PROBLEM TO SOLVE
From the entries below, please output exactly the lines starting at the one containing "per kernel cycle." and ending at the one containing "if (ats_mode != mode_q && ats_mode == ATS_PIXEL_BOUND)", both included.

PROVIDED MATERIAL
· · · ·

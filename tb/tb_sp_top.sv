// End-to-end testbench of the multi-core stream processor, at the default
// sizes (320-pair memory array, 128-word instruction memories, 64x64 frame).
//
// The testbench plays the RISC CPU: it programs the two kernels over the
// register port, sets up the array partitions and the clock controller,
// and runs two stream jobs and one graphics job.
//   stream jobs   192 elements are loaded from external memory, pass a
//                 stage-0 kernel (x*3, integer) and a stage-1 kernel (x+5),
//                 and are stored back.  Job 1 makes stage 1 slow, job 2
//                 makes stage 0 slow, so the task scheduler has to move the
//                 kernels both ways.  Every stored element is compared with
//                 the expected value (the two kernels may reorder pairs, so
//                 elements are matched by value).
//   graphics job  triangles are loaded as vertices, moved by (+2) in every
//                 lane by the vertex kernel, set up, rasterised, passed
//                 through the pixel kernel and depth-tested into the frame;
//                 the whole frame is read back and compared with a reference
//                 rasterisation.  Depths are distinct, so the result does
//                 not depend on the order of fragments.
// Meanwhile a second master on the memory controller issues random reads
// (the CPU's cache refills) and checks their data.
// Mechanism counters (each must be non-zero): vertex-bound and pixel-bound
// scheduler modes, clock gating of a domain, low-power state, frequency
// scaling of the low-priority domain, kernel output stalls (ST waiting), memory-controller contention, depth
// test rejections, stream load and store commands.
// Rate check: the two stream jobs must finish within a cycle bound derived
// from one instruction per kernel cycle.
module tb_sp_top;
  import sp_pkg::*;
  localparam int FB_W = 64, FB_H = 64;
  localparam int NPAIR = 96;                  // pairs per stream job
  localparam int NTRI = 8;

  logic     clk_pll = 1'b0, rst_n;
  logic     sclk, hclk;
  logic     bus_valid, bus_ready, bus_we;
  logic [7:0] bus_addr;
  word_t    bus_wdata, bus_rdata;
  logic     risc_req_valid, risc_req_ready, risc_rsp_valid;
  mem_req_t risc_req;
  word_t    risc_rsp_data;
  logic     ext_req_valid, ext_req_ready, ext_rsp_valid;
  mem_req_t ext_req;
  word_t    ext_rsp_data;
  logic [3:0] clk_on;
  logic     low_power;
  ats_mode_e ats_mode;

  int checks = 0, failures = 0;

  always #2 clk_pll = ~clk_pll;

  sp_top dut (.*);

  ext_mem_model #(.AW(14), .LAT(3), .STALL(1'b1)) mem (
    .clk(hclk), .req_valid(ext_req_valid), .req_ready(ext_req_ready), .req(ext_req),
    .rsp_valid(ext_rsp_valid), .rsp_data(ext_rsp_data)
  );

  task automatic check(input bit ok, input string what);
    checks++;
    if (!ok) begin failures++; $display("FAIL: %s", what); end
  endtask

  // ---- mechanism counters ------------------------------------------------
  int n_vertex_bound = 0, n_pixel_bound = 0, n_gated = 0, n_low_power = 0;
  int n_scaled = 0, n_st_stall = 0, n_contention = 0;
  ats_mode_e mode_q = ATS_BALANCED;
  logic [3:0] clk_on_q = '0;
  logic low_power_q = 1'b0;

  always @(posedge sclk) begin
    if (rst_n) begin
      if (ats_mode != mode_q && ats_mode == ATS_VERTEX_BOUND) n_vertex_bound++;
      if (ats_mode != mode_q && ats_mode == ATS_PIXEL_BOUND)  n_pixel_bound++;
      for (int i = 0; i < 4; i++) if (clk_on_q[i] && !clk_on[i]) n_gated++;
      if (low_power && !low_power_q) n_low_power++;
      if (clk_on[1] && dut.ratio_now[1] == 2'd2) n_scaled++;
      mode_q = ats_mode; clk_on_q = clk_on; low_power_q = low_power;
    end
  end

  always @(posedge dut.uclk)
    for (int k = 0; k < 2; k++) begin
      if (dut.k_out_valid[k] && !dut.k_out_ready[k]) n_st_stall++;
    end

  always @(posedge hclk)
    if (dut.m_req_valid[0] && dut.m_req_valid[1]) n_contention++;

  // ---- register port -----------------------------------------------------
  task automatic bus_wr(input logic [7:0] a, input word_t d);
    bit ok;
    bus_valid = 1; bus_we = 1; bus_addr = a; bus_wdata = d;
    forever begin
      #0.1; ok = bus_ready;
      @(posedge hclk);
      if (ok) break;
    end
    #0.1; bus_valid = 0; bus_we = 0;
  endtask

  task automatic bus_rd(input logic [7:0] a, output word_t d);
    bus_valid = 1; bus_we = 0; bus_addr = a;
    @(posedge hclk); #0.1;
    d = bus_rdata;
    bus_valid = 0;
  endtask

  // wait until every domain has been idle for a while
  task automatic wait_idle();
    int quiet = 0;
    while (quiet < 40) begin
      @(posedge sclk);
      if (dut.idle == 4'hf) quiet++; else quiet = 0;
    end
  endtask

  // ---- program loading -----------------------------------------------------
  function automatic slot_t sl(input logic [4:0] op, input int d, input int a, input int b);
    slot_t s;
    s = '{op: op, dst: 4'(d), a: 4'(a), b: 4'(b), c: 4'd0, rsvd: '0};
    return s;
  endfunction
  function automatic slot_t imm(input logic [4:0] op, input int d, input logic [18:0] v);
    slot_t s;
    s = '{op: op, dst: 4'(d), a: 4'd0, b: v[3:0], c: v[7:4], rsvd: v[18:8]};
    return s;
  endfunction
  task automatic im_wr(input int addr, input slot_t s0, input slot_t s1);
    instr_t w;
    w = '{s1: s1, s0: s0};
    bus_wr(8'h09, w[31:0]);
    bus_wr(8'h0a, w[63:32]);
    bus_wr(8'h0b, 32'(addr) | 32'h300);          // both kernels
  endtask
  // kernel: r3 = const, LD r1, r2 = op(r1, r3), nops, ST r2, END
  task automatic kernel(input int pc, input int k, input bit mul, input int nops);
    int a;
    a = pc;
    im_wr(a++, imm(S0_IMMI, 3, 19'(k)), sl(S1_NOP, 0, 0, 0));
    im_wr(a++, sl(S0_LD, 1, 0, 0), sl(S1_NOP, 0, 0, 0));
    if (mul) im_wr(a++, sl(S0_NOP, 0, 0, 0), sl(S1_IMUL, 2, 1, 3));
    else     im_wr(a++, sl(S0_IADD, 2, 1, 3), sl(S1_NOP, 0, 0, 0));
    for (int i = 0; i < nops; i++) im_wr(a++, sl(S0_NOP, 0, 0, 0), sl(S1_NOP, 0, 0, 0));
    im_wr(a++, sl(S0_ST, 0, 2, 0), sl(S1_NOP, 0, 0, 0));
    im_wr(a++, sl(S0_END, 0, 0, 0), sl(S1_NOP, 0, 0, 0));
  endtask

  // ---- SFU commands --------------------------------------------------------
  int n_cmd_issued = 0;
  task automatic sfu_cmd(input int base, input int pairs, input bit store);
    bus_wr(8'h03, 32'(base));
    bus_wr(8'h04, {16'(pairs), 16'd4});
    bus_wr(8'h05, 32'(store));
    n_cmd_issued++;
  endtask
  task automatic sfu_wait();
    word_t d;
    do bus_rd(8'h05, d); while (d[0] || int'(d[31:16]) != n_cmd_issued);
  endtask

  // ---- second memory master (CPU cache refills) ----------------------------
  bit    risc_on = 0;
  int    risc_reads = 0, risc_q [$];
  always @(posedge hclk) begin
    if (risc_rsp_valid) begin
      check(risc_q.size() > 0 && risc_rsp_data == mem.init_word(risc_q[0]),
            "CPU port read data");
      if (risc_q.size() > 0) risc_q.delete(0);
    end
    if (risc_req_valid && risc_req_ready) begin
      risc_q.push_back(int'(risc_req.addr));
      risc_reads++;
    end
  end
  initial begin
    risc_req_valid = 0; risc_req = '0;
    forever begin
      @(posedge hclk); #0.2;
      if (!risc_req_valid || risc_req_ready_q) begin
        risc_req_valid = risc_on && ($urandom_range(0, 3) == 0);
        risc_req = '{we: 1'b0, addr: 32'(14'h3000 + $urandom_range(0, 2047)), wdata: '0};
      end
    end
  end
  logic risc_req_ready_q;
  always @(posedge hclk) risc_req_ready_q <= risc_req_ready;

  // ---- watchdog --------------------------------------------------------------
  initial begin
    #20000000;
    $display("FAIL: watchdog");
    $display("TB_RESULT checks=%0d failures=%0d", checks, failures + 1);
    $finish;
  end

  // ---- stream job ------------------------------------------------------------
  task automatic stream_job(input int in_base, input int out_base, input int pc0, input int pc1,
                            output longint unsigned cycles);
    int idx [int unsigned];
    longint unsigned t0;
    bus_wr(8'h01, 32'(pc0) | (32'(pc1) << 8));
    t0 = $time;
    sfu_cmd(in_base, NPAIR, 1'b0);
    sfu_cmd(out_base, NPAIR, 1'b1);
    sfu_wait();
    cycles = ($time - t0) / 4;
    for (int e = 0; e < 2 * NPAIR; e++) idx[mem.init_word(in_base + 4 * e) * 3 + 5] = e;
    for (int e = 0; e < 2 * NPAIR; e++) begin
      int src;
      word_t w0;
      w0 = mem.mem[out_base + 4 * e];
      check(idx.exists(w0), $sformatf("stored element %0d is one of the results", e));
      if (idx.exists(w0)) begin
        src = idx[w0];
        idx.delete(w0);
        for (int l = 1; l < 4; l++)
          check(mem.mem[out_base + 4 * e + l] == mem.init_word(in_base + 4 * src + l) * 3 + 5,
                $sformatf("stored element %0d lane %0d", e, l));
      end
    end
    check(idx.size() == 0, "every element stored once");
  endtask

  // ---- graphics reference ------------------------------------------------------
  logic [15:0] rz [FB_W][FB_H];
  word_t       rc [FB_W][FB_H];

  task automatic ref_triangle(input int px [3], input int py [3], input logic [15:0] z,
                              input word_t c);
    longint ea [3], eb [3], ec [3], area;
    int bx0, bx1, by0, by1;
    area = longint'(px[1]-px[0])*(py[2]-py[0]) - longint'(px[2]-px[0])*(py[1]-py[0]);
    if (area == 0) return;
    for (int i = 0; i < 3; i++) begin
      int j;
      j = (i + 1) % 3;
      ea[i] = py[i] - py[j]; eb[i] = px[j] - px[i];
      ec[i] = longint'(px[i]) * py[j] - longint'(px[j]) * py[i];
      if (area < 0) begin ea[i] = -ea[i]; eb[i] = -eb[i]; ec[i] = -ec[i]; end
    end
    bx0 = px[0]; bx1 = px[0]; by0 = py[0]; by1 = py[0];
    for (int i = 1; i < 3; i++) begin
      if (px[i] < bx0) bx0 = px[i];
      if (px[i] > bx1) bx1 = px[i];
      if (py[i] < by0) by0 = py[i];
      if (py[i] > by1) by1 = py[i];
    end
    for (int x = 0; x < FB_W; x++)
      for (int y = 0; y < FB_H; y++) begin
        bit in;
        in = x >= bx0 && x <= bx1 && y >= by0 && y <= by1;
        for (int i = 0; i < 3; i++) if (ea[i] * x + eb[i] * y + ec[i] < 0) in = 0;
        if (in && z < rz[x][y]) begin rz[x][y] = z; rc[x][y] = c; end
      end
  endtask

  // ---- main ----------------------------------------------------------------------
  initial begin
    longint unsigned cyc1, cyc2;
    word_t d, clr;
    int   vbase;
    rst_n = 0; bus_valid = 0; bus_we = 0; bus_addr = '0; bus_wdata = '0;
    #50;
    rst_n = 1;
    repeat (4) @(posedge sclk);

    // programs: stream stage 0 fast (0) and slow (64), stage 1 fast (16)
    // and slow (32); vertex kernel (96) and pixel kernel (112)
    kernel(0, 3, 1'b1, 0);
    kernel(64, 3, 1'b1, 20);
    kernel(16, 5, 1'b0, 0);
    kernel(32, 5, 1'b0, 20);
    kernel(96, 2, 1'b0, 0);
    im_wr(112, sl(S0_LD, 1, 0, 0), sl(S1_NOP, 0, 0, 0));
    im_wr(113, sl(S0_ST, 0, 1, 0), sl(S1_NOP, 0, 0, 0));
    im_wr(114, sl(S0_END, 0, 0, 0), sl(S1_NOP, 0, 0, 0));

    // partitions: P0 0..63, P1 64..127, P2 128..191, P3 192..319
    bus_wr(8'h02, 32'd0 | (32'd0 << 2)   | (32'd64 << 11));
    bus_wr(8'h02, 32'd1 | (32'd64 << 2)  | (32'd64 << 11));
    bus_wr(8'h02, 32'd2 | (32'd128 << 2) | (32'd64 << 11));
    bus_wr(8'h02, 32'd3 | (32'd192 << 2) | (32'd128 << 11));

    // clocks: full speed nominally; in low power the graphics domain (low
    // priority) runs at 1/4; budget below three busy domains at weight 16
    bus_wr(8'h06, (32'h2 << 10) | (32'b0010 << 16));
    bus_wr(8'h08, 32'd40);
    // run, ats_en, scale_en, gate_en
    bus_wr(8'h00, 32'b001111);
    risc_on = 1;

    $display("%0t: stream job 1", $time);
    stream_job(32'h0100, 32'h1000, 0, 32, cyc1);
    $display("%0t: stream job 2", $time);
    stream_job(32'h0800, 32'h1800, 64, 16, cyc2);
    // bound: each pair goes through both stages; the slow stage takes 25
    // kernel cycles per pair, shared by two kernels at best, plus slack for
    // fetch, transfers and the memory
    check(cyc1 < longint'(NPAIR) * 40 && cyc2 < longint'(NPAIR) * 40,
          $sformatf("stream jobs took %0d and %0d cycles for %0d pairs", cyc1, cyc2, NPAIR));
    wait_idle();
    risc_on = 0;

    // graphics: clear, load triangles, render
    $display("%0t: graphics job", $time);
    bus_wr(8'h00, 32'b111111);
    clr = 32'h1020_3040;
    bus_wr(8'h0c, clr);
    for (int x = 0; x < FB_W; x++)
      for (int y = 0; y < FB_H; y++) begin rz[x][y] = 16'hffff; rc[x][y] = clr; end
    wait_idle();
    vbase = 32'h2000;
    for (int t = 0; t < NTRI; t++) begin
      int px [3], py [3];
      logic [15:0] z;
      word_t c;
      z = 16'(1000 + 37 * t);
      c = $urandom;
      for (int i = 0; i < 3; i++) begin
        px[i] = int'($urandom_range(0, 76)) - 8;
        py[i] = int'($urandom_range(0, 76)) - 8;
        mem.mem[vbase + 4 * (3 * t + i) + 0] = 32'(px[i] - 2);
        mem.mem[vbase + 4 * (3 * t + i) + 1] = 32'(py[i] - 2);
        mem.mem[vbase + 4 * (3 * t + i) + 2] = 32'(z) - 2;
        mem.mem[vbase + 4 * (3 * t + i) + 3] = c - 2;
      end
      ref_triangle(px, py, z, c);
    end
    bus_wr(8'h01, 32'd96 | (32'd112 << 8));
    sfu_cmd(vbase, 3 * NTRI / 2, 1'b0);
    sfu_wait();
    wait_idle();
    $display("%0t: frame read-back", $time);
    for (int y = 0; y < FB_H; y++)
      for (int x = 0; x < FB_W; x += 2) begin
        word_t c0, c1;
        bus_wr(8'h0d, 32'((y * FB_W + x) / 2));
        bus_rd(8'h0e, c0);
        bus_rd(8'h0f, c1);
        bus_rd(8'h10, d);
        check(c0 == rc[x][y] && c1 == rc[x+1][y] && d == {rz[x+1][y], rz[x][y]},
              $sformatf("frame pixel pair (%0d,%0d)", x, y));
      end

    bus_rd(8'h12, d);
    begin
      int wr_px;
      wr_px = int'(d);
      bus_rd(8'h13, d);
      check(d > 0, "depth test rejected fragments");
      check(wr_px + int'(d) > 0 && int'(d) == int'(dut.u_rop.n_rejected), "ROP statistics registers");
    end
    bus_rd(8'h11, d);
    check(int'(d) > 2, "scheduler switch counter");
    check(n_cmd_issued == 5, "stream load and store commands");
    check(risc_reads > 20 && risc_q.size() == 0, "CPU port reads answered");
    $display("mechanisms: vertex_bound=%0d pixel_bound=%0d gated=%0d low_power=%0d scaled=%0d",
             n_vertex_bound, n_pixel_bound, n_gated, n_low_power, n_scaled);
    $display("            st_stall=%0d mc_contention=%0d depth_rejects=%0d cycles=%0d/%0d",
             n_st_stall, n_contention, dut.u_rop.n_rejected, cyc1, cyc2);
    check(n_vertex_bound > 0, "scheduler entered vertex-bound mode");
    check(n_pixel_bound > 0, "scheduler entered pixel-bound mode");
    check(n_gated > 0, "a clock domain was gated");
    check(n_low_power > 0, "low-power state entered");
    check(n_scaled > 0, "low-priority domain ran at the reduced frequency");
    check(n_st_stall > 0, "kernel waited for output space");
    check(n_contention > 0, "memory controller arbitrated between masters");
    $display("TB_RESULT checks=%0d failures=%0d", checks, failures);
    $finish;
  end
endmodule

· · · ·

TASK OUTPUT
// from one instruction per kernel cycle.
module tb_sp_top;
  import sp_pkg::*;
  localparam int FB_W = 64, FB_H = 64;
  localparam int NPAIR = 96;                  // pairs per stream job
  localparam int NTRI = 8;

  logic     clk_pll = 1'b0, rst_n;
  logic     sclk, hclk;
  logic     bus_valid, bus_ready, bus_we;
  logic [7:0] bus_addr;
  word_t    bus_wdata, bus_rdata;
  logic     risc_req_valid, risc_req_ready, risc_rsp_valid;
  mem_req_t risc_req;
  word_t    risc_rsp_data;
  logic     ext_req_valid, ext_req_ready, ext_rsp_valid;
  mem_req_t ext_req;
  word_t    ext_rsp_data;
  logic [3:0] clk_on;
  logic     low_power;
  ats_mode_e ats_mode;

  int checks = 0, failures = 0;

  always #2 clk_pll = ~clk_pll;

  sp_top dut (.*);

  ext_mem_model #(.AW(14), .LAT(3), .STALL(1'b1)) mem (
    .clk(hclk), .req_valid(ext_req_valid), .req_ready(ext_req_ready), .req(ext_req),
    .rsp_valid(ext_rsp_valid), .rsp_data(ext_rsp_data)
  );

  task automatic check(input bit ok, input string what);
    checks++;
    if (!ok) begin failures++; $display("FAIL: %s", what); end
  endtask

  // ---- mechanism counters ------------------------------------------------
  int n_vertex_bound = 0, n_pixel_bound = 0, n_gated = 0, n_low_power = 0;
  int n_scaled = 0, n_st_stall = 0, n_contention = 0;
  ats_mode_e mode_q = ATS_BALANCED;
  logic [3:0] clk_on_q = '0;
  logic low_power_q = 1'b0;

  always @(posedge sclk) begin
    if (rst_n) begin
      if (ats_mode != mode_q && ats_mode == ATS_VERTEX_BOUND) n_vertex_bound++;
      if (ats_mode != mode_q && ats_mode == ATS_PIXEL_BOUND)  n_pixel_bound++;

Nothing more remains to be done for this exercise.